# Eure Hilfe wird dringend benötigt - Unglück am Trifthanslteich



## bine (16. August 2006)

In einem wunderbaren Angelteich in der Steiermark ist ein großes Unglück geschehen. Ich habe hier mal den Link für Euch: http://www.trifthanslteich.at/galerie/galerie5.htm#

Jeder Euro Spende ist für den Erhalt und Wiederbesatz dieses einzigartigen Angelteiches (der größte verendete Wels mit 2,80m) absolut wichtig.

Wenn ihr spenden wollt und wollt Euch die Auslandsgebühr sparen, dann könnt ihr gerne auf ein von mir eingerichtetes (deutsches) Bankkonto einzahlen.
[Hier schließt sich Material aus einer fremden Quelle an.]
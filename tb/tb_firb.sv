// tb_firb: runs three 8x8 frames through the fused inverted residual
// bottleneck at its default size (8 -> 16 -> 8 channels, 3x3 depthwise,
// stride 1, residual add) with random input gaps and output back-pressure.
// The expected output is computed layer by layer with the reference models
// (pointwise, depthwise, pointwise, saturating add of the block input).
// It also requires that the shortcut FIFO held the input back at least once
// (a slow consumer fills it), and reports how often that happened.
module tb_firb;
  import fibha_pkg::*;
  import fibha_ref_pkg::*;
  localparam int CIN = 8, CEXP = 16, COUT = 8, H = 8, W = 8, K = 3;

  int checks = 0, failures = 0;
  logic clk = 0, rst_n = 0;
  always #5 clk = ~clk;

  logic wt_we, bn_we; logic [1:0] wt_eng, bn_eng; logic [7:0] wt_row, wt_col, bn_row;
  act_t wt_data; bn_t bn_data;
  logic iv, ir, ov, orr;
  act_t [CIN-1:0] id; act_t [COUT-1:0] od;
  logic [31:0] skip_stalls;

  firb dut (.clk, .rst_n, .wt_we, .wt_eng, .wt_row, .wt_col, .wt_data, .bn_we, .bn_eng, .bn_row,
            .bn_data, .in_valid(iv), .in_ready(ir), .in_data(id), .out_valid(ov), .out_ready(orr),
            .out_data(od), .skip_stalls);

  initial begin
    repeat (200000) @(posedge clk);
    failures++;
    $display("TB_RESULT checks=%0d failures=%0d", checks, failures);
    $finish;
  end

  int We[$], Se[$], Be[$], Wd[$], Sd[$], Bd[$], Wp[$], Sp[$], Bp[$];

  task automatic wr(int eng, int row, int col, int v);
    wt_we = 1; wt_eng = 2'(eng); wt_row = 8'(row); wt_col = 8'(col); wt_data = act_t'(v);
    @(posedge clk); #1;
    wt_we = 0;
  endtask
  task automatic wbn(int eng, int row, int sc, int bi);
    bn_we = 1; bn_eng = 2'(eng); bn_row = 8'(row); bn_data.scale = scale_t'(sc); bn_data.bias = bi;
    @(posedge clk); #1;
    bn_we = 0;
  endtask

  task automatic frame(int slow);
    int img[$], e1[$], e2[$], e3[$];
    int sent, got;
    rnd_fill(img, H * W * CIN, -60, 127);
    ref_conv(img, H, W, CIN, We, Se, Be, CEXP, 1, 1, 1'b1, e1);
    ref_dw(e1, H, W, CEXP, Wd, Sd, Bd, K, 1, 1'b1, e2);
    ref_conv(e2, H, W, CEXP, Wp, Sp, Bp, COUT, 1, 1, 1'b1, e3);
    sent = 0; got = 0;
    while (got < H * W) begin
      iv = (sent < H * W) && ($urandom % 4 != 0);
      for (int c = 0; c < CIN; c++) id[c] = act_t'((sent < H * W) ? img[sent * CIN + c] : 0);
      orr = ($urandom % slow == 0);
      @(negedge clk);
      if (ov && orr) begin
        for (int c = 0; c < COUT; c++) begin
          int e;
          e = sat8(e3[got * COUT + c] + img[got * CIN + c]);
          checks++;
          if (int'(od[c]) != e) begin
            failures++;
            $display("pix %0d ch %0d got %0d want %0d", got, c, od[c], e);
          end
        end
        got++;
      end
      if (iv && ir) sent++;
      @(posedge clk); #1;
    end
    iv = 0;
  endtask

  initial begin
    iv = 0; orr = 0; wt_we = 0; bn_we = 0; id = '0; wt_eng = 0; bn_eng = 0; wt_row = 0;
    wt_col = 0; bn_row = 0; wt_data = 0; bn_data = '0;
    repeat (3) @(posedge clk);
    #1 rst_n = 1;
    for (int co = 0; co < CEXP; co++) begin
      for (int ci = 0; ci < CIN; ci++) begin We.push_back(rnd(-16, 16)); wr(0, co, ci, We[$]); end
      Se.push_back(rnd(1, 8)); Be.push_back(rnd(-2000, 4000)); wbn(0, co, Se[$], Be[$]);
      for (int t = 0; t < K*K; t++) begin Wd.push_back(rnd(-16, 16)); wr(1, co, t, Wd[$]); end
      Sd.push_back(rnd(1, 8)); Bd.push_back(rnd(-2000, 4000)); wbn(1, co, Sd[$], Bd[$]);
    end
    for (int co = 0; co < COUT; co++) begin
      for (int ci = 0; ci < CEXP; ci++) begin Wp.push_back(rnd(-12, 12)); wr(2, co, ci, Wp[$]); end
      Sp.push_back(rnd(1, 6)); Bp.push_back(rnd(-4000, 4000)); wbn(2, co, Sp[$], Bp[$]);
    end
    frame(1);
    frame(2);
    frame(6);
    $display("shortcut FIFO back-pressure cycles: %0d", skip_stalls);
    checks++;
    if (skip_stalls == 0) begin failures++; $display("shortcut FIFO never filled"); end
    $display("TB_RESULT checks=%0d failures=%0d", checks, failures);
    $finish;
  end
endmodule
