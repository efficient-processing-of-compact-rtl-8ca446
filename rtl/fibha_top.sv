// fibha_top: fixed-budget hybrid CNN accelerator (dedicated + reusable engines).
//
// The first layers of a compact CNN differ strongly from one another, the
// later ones much less. The accelerator therefore splits the network in two:
//   * a dedicated (single-engine-single-layer) part, where each of the first
//     layers has an engine sized for it and the engines run concurrently as a
//     pixel-level pipeline: engine 0 is the standard KxK convolution of the
//     stem, followed by one fused inverted residual bottleneck (firb) whose
//     expansion, depthwise and projection engines form engines 1-3, and a
//     pointwise engine 4 that computes the expansion layer of the next
//     bottleneck (the split between the two parts may fall inside a block);
//   * a reusable (single-engine-multiple-layer) part, seml_part, with one
//     pointwise and one depthwise engine that run all remaining layers one
//     after another from on-chip feature-map buffers.
// The dedicated part streams its output straight into the reusable part's
// input buffer, so the large early feature maps are never stored whole.
//
// Interface: input image pixels (IMG_C channels, raster order) on a
// valid/ready stream; output pixels of the last reusable layer on another.
// Weights and BN parameters are written through one bus whose wt_eng/bn_eng
// field selects the engine: 0 stem convolution, 1 bottleneck expansion,
// 2 bottleneck depthwise, 3 bottleneck projection, 4 dedicated pointwise,
// 5 reusable pointwise, 6 reusable depthwise. wt_row is the output channel (depthwise: channel),
// wt_col the input index (stem: (i*K+j)*IMG_C+c, depthwise: tap i*K+j).
// The reusable part asks for each layer's weights with wreq/wreq_layer and
// continues on wdone; its layer table is written through the ltab_* port.
//
// Activity counters: add_layers_run counts residual adds done by the
// reusable part, skip_stalls counts cycles the bottleneck's shortcut
// FIFO held the input back, sesl_stalls cycles the dedicated pipeline waited
// for the reusable part, pw_/dw_layers_run the layers each reusable engine ran.
//
// Sizes: all defaults are this design's choice (the architecture is
// described without concrete numbers): a 16x16x3 image, an 8-channel stride-2
// stem, a 8->16->8 bottleneck with residual, an 8->16 pointwise engine 4,
// and reusable engines for up to 16 channels and 8x8 maps.
module fibha_top
  import fibha_pkg::*;
#(
  parameter int unsigned IMG_H       = 16,
  parameter int unsigned IMG_W       = 16,
  parameter int unsigned IMG_C       = 3,
  parameter int unsigned K           = 3,
  parameter int unsigned STEM_C      = 8,
  parameter int unsigned STEM_STRIDE = 2,
  parameter int unsigned FIRB_CEXP   = 16,
  parameter int unsigned TAIL_C      = 16,
  parameter int unsigned SEML_C_MAX  = 16,
  parameter int unsigned SEML_L_MAX  = 8,
  parameter int unsigned PW_PAR_IN   = 4,
  parameter int unsigned PW_PAR_OUT  = 2,
  parameter int unsigned DW_PAR      = 2
) (
  input  logic                          clk,
  input  logic                          rst_n,
  // parameter bus
  input  logic                          wt_we,
  input  logic [2:0]                    wt_eng,
  input  logic [7:0]                    wt_row,
  input  logic [7:0]                    wt_col,
  input  act_t                          wt_data,
  input  logic                          bn_we,
  input  logic [2:0]                    bn_eng,
  input  logic [7:0]                    bn_row,
  input  bn_t                           bn_data,
  // reusable-part layer table and weight hand-shake
  input  logic                          ltab_we,
  input  logic [$clog2(SEML_L_MAX)-1:0] ltab_idx,
  input  layer_kind_e                   ltab_kind,
  input  logic [7:0]                    ltab_cin,
  input  logic [7:0]                    ltab_cout,
  input  logic [7:0]                    ltab_h,
  input  logic [7:0]                    ltab_w,
  input  logic [1:0]                    ltab_stride,
  input  logic                          ltab_relu,
  input  logic                          ltab_save,
  input  logic                          ltab_add,
  input  logic [$clog2(SEML_L_MAX+1)-1:0] cfg_layers,
  output logic                          wreq,
  output logic [$clog2(SEML_L_MAX)-1:0] wreq_layer,
  input  logic                          wdone,
  // image in, result out
  input  logic                          in_valid,
  output logic                          in_ready,
  input  act_t [IMG_C-1:0]              in_data,
  output logic                          out_valid,
  input  logic                          out_ready,
  output act_t [SEML_C_MAX-1:0]         out_data,
  output logic                          out_last,
  // activity counters
  output logic [31:0]                   skip_stalls,
  output logic [31:0]                   sesl_stalls,
  output logic [31:0]                   pw_layers_run,
  output logic [31:0]                   dw_layers_run,
  output logic [31:0]                   add_layers_run
);
  localparam int unsigned FM_H = (IMG_H - 1) / STEM_STRIDE + 1;
  localparam int unsigned FM_W = (IMG_W - 1) / STEM_STRIDE + 1;

  // engine 0: stem convolution
  logic              s_valid, s_ready;
  act_t [STEM_C-1:0] s_data;
  conv_engine #(.CIN(IMG_C), .COUT(STEM_C), .H(IMG_H), .W(IMG_W), .K(K),
                .STRIDE(STEM_STRIDE), .PAR_IN(K*K), .PAR_OUT(PW_PAR_OUT)) u_stem (
    .clk, .rst_n,
    .wt_we(wt_we && wt_eng == 3'd0), .wt_co($clog2(STEM_C)'(wt_row)),
    .wt_ci($clog2(K*K*IMG_C)'(wt_col)), .wt_data,
    .bn_we(bn_we && bn_eng == 3'd0), .bn_co($clog2(STEM_C)'(bn_row)), .bn_data,
    .in_valid, .in_ready, .in_data,
    .out_valid(s_valid), .out_ready(s_ready), .out_data(s_data)
  );

  // engines 1-3: fused inverted residual bottleneck
  logic              b_valid, b_ready;
  act_t [STEM_C-1:0] b_data;
  firb #(.CIN(STEM_C), .CEXP(FIRB_CEXP), .COUT(STEM_C), .H(FM_H), .W(FM_W), .K(K),
         .STRIDE(1), .RESIDUAL(1'b1), .PW_PAR_IN(PW_PAR_IN), .PW_PAR_OUT(PW_PAR_OUT),
         .DW_PAR(DW_PAR)) u_firb (
    .clk, .rst_n,
    .wt_we(wt_we && wt_eng inside {3'd1, 3'd2, 3'd3}), .wt_eng(2'(wt_eng - 3'd1)),
    .wt_row, .wt_col, .wt_data,
    .bn_we(bn_we && bn_eng inside {3'd1, 3'd2, 3'd3}), .bn_eng(2'(bn_eng - 3'd1)),
    .bn_row, .bn_data,
    .in_valid(s_valid), .in_ready(s_ready), .in_data(s_data),
    .out_valid(b_valid), .out_ready(b_ready), .out_data(b_data),
    .skip_stalls
  );

  // engine 4: dedicated pointwise engine at the end of the dedicated part
  logic              t_valid, t_ready;
  act_t [TAIL_C-1:0] t_data;
  pw_engine #(.CIN_MAX(STEM_C), .COUT_MAX(TAIL_C), .PAR_IN(PW_PAR_IN), .PAR_OUT(PW_PAR_OUT)) u_tail (
    .clk, .rst_n,
    .cfg_cin($clog2(STEM_C+1)'(STEM_C)), .cfg_cout($clog2(TAIL_C+1)'(TAIL_C)), .cfg_relu(1'b1),
    .wt_we(wt_we && wt_eng == 3'd4), .wt_co($clog2(TAIL_C)'(wt_row)), .wt_ci($clog2(STEM_C)'(wt_col)),
    .wt_data,
    .bn_we(bn_we && bn_eng == 3'd4), .bn_co($clog2(TAIL_C)'(bn_row)), .bn_data,
    .in_valid(b_valid), .in_ready(b_ready), .in_data(b_data),
    .out_valid(t_valid), .out_ready(t_ready), .out_data(t_data)
  );

  // cycles in which the dedicated pipeline waits for the reusable part
  always_ff @(posedge clk or negedge rst_n)
    if (!rst_n)                   sesl_stalls <= '0;
    else if (t_valid && !t_ready) sesl_stalls <= sesl_stalls + 1;

  // reusable engines
  act_t [SEML_C_MAX-1:0] t_wide;
  always_comb begin
    t_wide = '0;
    for (int c = 0; c < TAIL_C && c < SEML_C_MAX; c++) t_wide[c] = t_data[c];
  end

  seml_part #(.C_MAX(SEML_C_MAX), .H_MAX(FM_H), .W_MAX(FM_W), .K(K), .L_MAX(SEML_L_MAX),
              .PW_PAR_IN(PW_PAR_IN), .PW_PAR_OUT(PW_PAR_OUT), .DW_PAR(DW_PAR)) u_seml (
    .clk, .rst_n,
    .ltab_we, .ltab_idx, .ltab_kind, .ltab_cin, .ltab_cout, .ltab_h, .ltab_w,
    .ltab_stride, .ltab_relu, .ltab_save, .ltab_add, .cfg_layers,
    .wreq, .wreq_layer, .wdone,
    .wt_we(wt_we && wt_eng inside {3'd5, 3'd6}), .wt_dw(wt_eng == 3'd6),
    .wt_row, .wt_col, .wt_data,
    .bn_we(bn_we && bn_eng inside {3'd5, 3'd6}), .bn_dw(bn_eng == 3'd6),
    .bn_row, .bn_data,
    .in_valid(t_valid), .in_ready(t_ready), .in_data(t_wide),
    .out_valid, .out_ready, .out_data, .out_last,
    .pw_layers_run, .dw_layers_run, .add_layers_run
  );
endmodule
Ich leite das Geld dann umgehend an die Besitzer des Teiches weiter!!

Bei Interesse bekommt ihr die Bankdaten per PN! 

BITTE HELFT, dieser Familie, Ihren seit über 17 Jahren bestehenden Familienbetrieb zu erhalten.


----------



## Kurzer (16. August 2006)

*AW: Eure Hilfe wird dringend benötigt - Unglück am Trifthanslteich*

http://www.anglerboard.de/board/showthread.php?t=82514

Hallo Bine,

der Leipziger hat diesbezüglich schon nen Thread eröffnet. Ehrlich gesagt müßte man zuerst den Besitzer helfen, Helfen im Sinn von "Aufklärungsarbeit in Sachen Gewässerbewirtschaftung"...

... ist meine Meinung.


----------



## dorschhai (16. August 2006)

*AW: Eure Hilfe wird dringend benötigt - Unglück am Trifthanslteich*

Wäre durch regelmäßige Kontrollen sicherlich vermeidbar gewesen, wenn man sich mal die Vergiftungsursache durchliest. Zu viel Fisch, .... 
Zudem ist es ein gewerblicher Betrieber, ihm sollte seine Einnahmequelle eigentlich am Herzen liegen und notwendige Vorkehrungen zum Erhalt treffen. Gibt ja auch evt. Versicherungen für sowas (gibts ja für fast alles).

Sorry, daher kein Verständnis, gibt wichtigere Dinge für die man Spenden kann aber doch nicht für sowas "Verantwortungsloses".

Meine Meinung.


----------



## bine (16. August 2006)

*AW: Eure Hilfe wird dringend benötigt - Unglück am Trifthanslteich*

@Kurzer
Sorry, das hab ich nicht gesehen, dass es da schon ein Thema gibt.#d 

@all
wenn jemand helfen will, dann soll er - und wenn nicht, dann nicht. #6 Da es sich um deren "Lebenswerk" handelt, denke ich nicht, dass es fahrlässig war. Aber jedem seine Meinung.


----------



## Aali-Barba (16. August 2006)

*AW: Eure Hilfe wird dringend benötigt - Unglück am Trifthanslteich*

Schon recht heftig, wenn man die Bilder anschaut.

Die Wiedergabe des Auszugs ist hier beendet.